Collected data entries
// tb_xcel_ctrl: runs the control unit for a 5-boid swarm over three frames.
// For each frame it checks that nothing starts before VGA_VS falls, that
// the sequence of states and read addresses is exactly
//   for i in 0..N-1: sa_init(rd=i), then for each j != i: sa_ld(rd=j), sa_calc(rd=j);
//                    then ac_wb(wr=i)
// and that a frame takes N*(2 + 2*(N-1)) cycles. Skips of the boid being
// updated are counted and must occur.
module tb_xcel_ctrl;
  import boids_pkg::*;
  localparam int N = 5;
  localparam int AW = $clog2(N);
  logic clk = 0, rst = 1, vga_vs = 1;
  state_t state;
  logic ld_state, acc_clr, acc_en, wb_en, busy, frame_done, itr_skip;
  logic [AW-1:0] rd_addr, wr_addr;
  int checks = 0, failures = 0, skips = 0;

  xcel_ctrl #(.NUM_BOIDS(N)) dut (
    .clk(clk), .rst(rst), .vga_vs(vga_vs), .state(state), .ld_state(ld_state),
    .acc_clr(acc_clr), .acc_en(acc_en), .wb_en(wb_en), .rd_addr(rd_addr),
    .wr_addr(wr_addr), .busy(busy), .frame_done(frame_done), .itr_skip(itr_skip));

  always #5 clk = ~clk;
  always @(posedge clk) if (!rst && itr_skip) skips++;

  task automatic expect_cycle(input state_t es, input int addr, input string what);
    #1;
    checks++;
    if (state != es || (es == ST_AC_WB ? int'(wr_addr) : int'(rd_addr)) != addr ||
        ld_state != (es == ST_SA_INIT) || acc_clr != (es == ST_SA_INIT) ||
        acc_en != (es == ST_SA_CALC) || wb_en != (es == ST_AC_WB)) begin
      failures++;
      if (failures < 10) $display("FAIL %s: state=%s rd=%0d wr=%0d, expected %s addr %0d",
                                  what, state.name(), rd_addr, wr_addr, es.name(), addr);
    end
    @(negedge clk);
  endtask

  initial begin
    repeat (3) @(posedge clk);
    rst <= 0;
    for (int f = 0; f < 3; f++) begin
      int cycles;
      // Idle while VGA_VS is high: must stay in init
      repeat (7) begin
        @(negedge clk);
        checks++;
        if (state != ST_INIT || busy) failures++;
      end
      @(negedge clk) vga_vs = 0;      // falling edge
      @(posedge clk);                  // init -> sa_init here
      @(negedge clk) vga_vs = 1;
      cycles = 0;
      // The first expect_cycle samples the first sa_init cycle
      for (int i = 0; i < N; i++) begin
        expect_cycle(ST_SA_INIT, i, "load");
        cycles++;
        for (int j = 0; j < N; j++) begin
          if (j == i) continue;
          expect_cycle(ST_SA_LD, j, "ld");
          expect_cycle(ST_SA_CALC, j, "calc");
          cycles += 2;
        end
        checks++;
        if (wb_en && i == N-1 && !frame_done) failures++;
        expect_cycle(ST_AC_WB, i, "wb");
        cycles++;
      end
      #1;
      checks++;
      if (state != ST_INIT) begin failures++; $display("FAIL frame %0d did not end", f); end
      checks++;
      if (cycles != N * (2 + 2 * (N - 1))) failures++;
      $display("frame %0d: %0d cycles", f, cycles);
    end
    checks++;
    if (skips == 0) failures++;
    $display("skips=%0d", skips);
    $display("TB_RESULT checks=%0d failures=%0d", checks, failures);
    $finish;
  end

  initial begin
    repeat (5000) @(posedge clk);
    failures++;
    $display("TB_RESULT checks=%0d failures=%0d", checks, failures);
    $finish;
  end
endmodule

• [Exercise directions] Each line above is to be restated exactly as it stands.

• [Solution]
// tb_xcel_ctrl: runs the control unit for a 5-boid swarm over three frames.
// For each frame it checks that nothing starts before VGA_VS falls, that
// the sequence of states and read addresses is exactly
//   for i in 0..N-1: sa_init(rd=i), then for each j != i: sa_ld(rd=j), sa_calc(rd=j);
//                    then ac_wb(wr=i)
// and that a frame takes N*(2 + 2*(N-1)) cycles. Skips of the boid being
// updated are counted and must occur.
module tb_xcel_ctrl;
  import boids_pkg::*;
  localparam int N = 5;
  localparam int AW = $clog2(N);
  logic clk = 0, rst = 1, vga_vs = 1;
  state_t state;
  logic ld_state, acc_clr, acc_en, wb_en, busy, frame_done, itr_skip;
  logic [AW-1:0] rd_addr, wr_addr;
  int checks = 0, failures = 0, skips = 0;

  xcel_ctrl #(.NUM_BOIDS(N)) dut (
    .clk(clk), .rst(rst), .vga_vs(vga_vs), .state(state), .ld_state(ld_state),
    .acc_clr(acc_clr), .acc_en(acc_en), .wb_en(wb_en), .rd_addr(rd_addr),
    .wr_addr(wr_addr), .busy(busy), .frame_done(frame_done), .itr_skip(itr_skip));

  always #5 clk = ~clk;
  always @(posedge clk) if (!rst && itr_skip) skips++;

  task automatic expect_cycle(input state_t es, input int addr, input string what);
    #1;
    checks++;
    if (state != es || (es == ST_AC_WB ? int'(wr_addr) : int'(rd_addr)) != addr ||
        ld_state != (es == ST_SA_INIT) || acc_clr != (es == ST_SA_INIT) ||
        acc_en != (es == ST_SA_CALC) || wb_en != (es == ST_AC_WB)) begin
      failures++;
      if (failures < 10) $display("FAIL %s: state=%s rd=%0d wr=%0d, expected %s addr %0d",
                                  what, state.name(), rd_addr, wr_addr, es.name(), addr);
    end
    @(negedge clk);
  endtask

  initial begin
    repeat (3) @(posedge clk);
    rst <= 0;
    for (int f = 0; f < 3; f++) begin
      int cycles;
      // Idle while VGA_VS is high: must stay in init
      repeat (7) begin
        @(negedge clk);
        checks++;
        if (state != ST_INIT || busy) failures++;
      end
      @(negedge clk) vga_vs = 0;      // falling edge
      @(posedge clk);                  // init -> sa_init here
      @(negedge clk) vga_vs = 1;
      cycles = 0;
      // The first expect_cycle samples the first sa_init cycle
      for (int i = 0; i < N; i++) begin
        expect_cycle(ST_SA_INIT, i, "load");
        cycles++;
        for (int j = 0; j < N; j++) begin
          if (j == i) continue;
          expect_cycle(ST_SA_LD, j, "ld");
          expect_cycle(ST_SA_CALC, j, "calc");
          cycles += 2;
        end
        checks++;
        if (wb_en && i == N-1 && !frame_done) failures++;
        expect_cycle(ST_AC_WB, i, "wb");
        cycles++;
      end
      #1;
      checks++;
      if (state != ST_INIT) begin failures++; $display("FAIL frame %0d did not end", f); end
      checks++;
      if (cycles != N * (2 + 2 * (N - 1))) failures++;
      $display("frame %0d: %0d cycles", f, cycles);
    end
    checks++;
    if (skips == 0) failures++;
    $display("skips=%0d", skips);
    $display("TB_RESULT checks=%0d failures=%0d", checks, failures);
    $finish;
  end

  initial begin
    repeat (5000) @(posedge clk);
    failures++;
    $display("TB_RESULT checks=%0d failures=%0d", checks, failures);
    $finish;
  end
endmodule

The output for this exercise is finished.